Another is being conducted by OSI in collaboration with the National Cancer Institute Canada Clinical Trials Group, evaluating Tarceva as a single agent in a second-line/third-line setting.

"That's tracking for the very end of this year or early next year," she told BioWorld Today, adding that all the NSCLC trials "have survival endpoints. A certain number of deaths need to occur before we can do the analysis."

London-based AstraZeneca plc's EGFR drug Iressa (gefitinib) failed in Phase III against NSCLC a year ago, with consequences for others developing similar therapies, but a 10 percent response rate for Iressa in a Phase II study led to its approval earlier this year. (See BioWorld Today, Aug. 20, 2002, and May 6, 2003.)

Tarceva also is being tested in combination with gemcitabine in a Phase III trial with previously untreated, advanced pancreatic cancer patients.

"The trial's fully enrolled but we don't expect data until next year," Sweeney said.

Friday, though, the spotlight was on brain cancer. Having gained orphan drug status for Tarceva against glioma, Genentech - in collaboration with a nonprofit group of neuro-oncology centers called the Accelerate Brain Cancer Cure Clinical Network - plans to enroll up to 110 patients who have experienced their first relapse of the disease, which is the most common form of primary brain cancer and strikes about 7,000 people annually in the U.S.

"If you look at EGFR overexpression, it's much higher in brain cancer than in any of the other areas," Sweeney said, suggesting that EGFR may play a "special role" in this disease so that Tarceva could be particularly effective.

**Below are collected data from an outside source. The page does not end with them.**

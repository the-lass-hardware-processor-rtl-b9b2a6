// tb_lass_168e_nofpu: end-to-end test of the integer-only 168/E, built
// without the optional floating-point unit (HAS_FPU = 0).
//
// The program is the search loop with an integer compare: the list element
// is read into the D register and the slices subtract it from R0, setting
// the code. An FP compare and an FP store are placed in the program as well;
// without the FP unit they must take one cycle each, leave the condition
// code alone and store zero. The test checks the index found, the 6-cycle
// loop pass, the absence of FP stalls and the FP words' effects.
module tb_lass_168e_nofpu;
  import lass_pkg::*;
  import lass_asm_pkg::*;

  logic clk = 0;
  always #5 clk = ~clk;

  logic        rst, start, halted, pm_we, dm_we;
  logic [14:0] pm_addr, dm_addr, pc;
  logic [23:0] pm_wdata;
  logic [31:0] dm_wdata, dm_rdata, y_bus;
  logic [1:0]  cc;
  logic        stall_fp, stall_md, branch_taken;
  int          checks = 0, failures = 0;

  lass_168e #(.HAS_FPU(1'b0)) dut (
    .clk, .rst, .start, .halted,
    .hst_pm_we(pm_we), .hst_pm_addr(pm_addr), .hst_pm_wdata(pm_wdata),
    .hst_dm_we(dm_we), .hst_dm_addr(dm_addr), .hst_dm_wdata(dm_wdata), .hst_dm_rdata(dm_rdata),
    .pc, .cc, .y_bus, .stall_fp, .stall_md, .branch_taken
  );

  int n_fp_stall, n_taken;
  always @(posedge clk) if (!rst) begin
    if (stall_fp) n_fp_stall++;
    if (branch_taken) n_taken++;
  end

  task automatic chk(string what, longint got, longint exp);
    checks++;
    if (got != exp) begin
      failures++;
      $display("FAIL %s: got %0h expected %0h", what, got, exp);
    end
  endtask

  initial begin
    repeat (20000) @(posedge clk);
    failures++;
    $display("watchdog expired");
    $display("TB_RESULT checks=%0d failures=%0d", checks, failures);
    $finish;
  end

  localparam int N     = 6;
  localparam int R10   = 'h80;   // base (byte address)
  localparam int ED    = 'h20;   // displacement (half-words)
  localparam int XW    = 'h30;   // word address of X(0) = (R10/2 + ED)/2
  localparam int RES_W = 'h40;
  localparam int FPS_W = 'h42;
  localparam int LOOP  = 8;
  localparam int HIT   = 2;

  logic [23:0] prog [$];
  int          loop_at [$];

  initial begin
    int cyc;
    rst = 1; start = 0; pm_we = 0; dm_we = 0; pm_addr = 0; dm_addr = 0; pm_wdata = 0; dm_wdata = 0;
    n_fp_stall = 0; n_taken = 0;
    repeat (2) @(negedge clk);

    prog = '{
      dl(DL_ZEXT, 4),              d_to_r(1),          // R1 = 4
      dl(DL_ZEXT, R10),            d_to_r(10),         // R10 = base
      dl(DL_ZEXT, 4 * (N - 1)),    d_to_r(9),          // R9 = last index
      dl(DL_ZEXT, 500),            d_to_r(0),          // R0 = 500
      // LOOP (8)
      sl(SRC_AB, FN_ADD, 1'b0, DST_NOP, 9, 10),        // R9 + R10 -> Y
      mem(MEM_RD, MAR_ADD, ED),                        // X(i) -> D
      sl(SRC_DA, FN_SUBR, 1'b1, DST_NOP, 0, 0, CC_CMP),// R0 - X(i) -> code
      br(4, 20),                                       // low: FOUND
      sl(SRC_AB, FN_SUBR, 1'b1, DST_RAMF, 1, 9, CC_ARITH),
      br(4'hB, LOOP),                                  // not minus: LOOP
      dl(DL_ZEXT, 16'hDEAD),       d_to_r(2),
      r_to_y(2),                   mem(MEM_WR, MAR_ABS, 2 * RES_W),
      halt(),                      halt(),
      // FOUND (20): code is 1 (low); an FP compare must not change it
      fp(FP_CMP, 1'b0, 0, 0, 1'b1),
      br(4, 23),
      halt(),
      // 23
      r_to_y(9),                   mem(MEM_WR, MAR_ABS, 2 * RES_W),
      mem(MEM_FWRH, MAR_ABS, 2 * FPS_W, 1),            // FP store: zero
      halt()
    };
    for (int i = 0; i < prog.size(); i++) begin
      pm_we = 1; pm_addr = 15'(i); pm_wdata = prog[i];
      @(negedge clk);
    end
    pm_we = 0;
    for (int i = 0; i < N; i++) begin
      dm_we = 1; dm_addr = 15'(XW + i); dm_wdata = (i == HIT) ? 32'd900 : 32'd100 + 32'(i);
      @(negedge clk);
    end
    dm_we = 1; dm_addr = 15'(FPS_W); dm_wdata = 32'hFFFF_FFFF;
    @(negedge clk);
    dm_we = 0;

    rst = 1; @(negedge clk); rst = 0;
    start = 1; @(negedge clk); start = 0;
    cyc = 0;
    while (!halted && cyc < 10000) begin
      if (dut.advance && pc == 15'(LOOP)) loop_at.push_back(cyc);
      @(negedge clk);
      cyc++;
    end

    chk("halts", halted, 1);
    dm_addr = 15'(RES_W); #1 chk("index found", dm_rdata, 4 * HIT);
    dm_addr = 15'(FPS_W); #1 chk("FP store without FP unit", dm_rdata, 0);
    chk("loop passes", loop_at.size(), N - HIT);
    for (int k = 1; k < loop_at.size(); k++)
      chk("cycles per loop pass", loop_at[k] - loop_at[k-1], 6);
    chk("no FP stall", n_fp_stall, 0);
    // taken: N-HIT-1 loop-backs, BL to FOUND, branch after the FP compare
    chk("taken branches", n_taken, N - HIT + 1);

    $display("TB_RESULT checks=%0d failures=%0d", checks, failures);
    $finish;
  end
endmodule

Genentech and OSI disclosed results from the Phase I trial in glioma during the rain of favorable cancer news from this year's meeting of the American Society of Clinical Oncology in Chicago. (See BioWorld Today, June 3, 2003.)

Physicians now attack glioma with surgery, radiation and chemotherapy.

"Some tumors are operable and some aren't," Sweeney noted. "A lot of times the chemotherapy has to be administered via wafers that are implanted," since available drugs - unlike the small-molecule Tarceva - can't cross the blood-brain barrier.

"It's definitely a difficult disease for physicians to treat," she said, noting that patients have a life expectancy after diagnosis of 12 months to 18 months.

Aiming to stoke its pipeline further back, Genentech had more news less than a week ago, when it bought for an undisclosed amount patent rights for diagnostics and small-molecule products based on a gene from Human Genome Sciences Inc., of Rockville, Md.

"We're looking at what disease states are appropriate targets," Sweeney said.

Genentech's stock (NYSE:DNA) closed Friday at $75.39, down 41 cents. Melville, N.Y.-based OSI's shares (NASDAQ:OSIP) ended the day at $29.85, down 6 cents.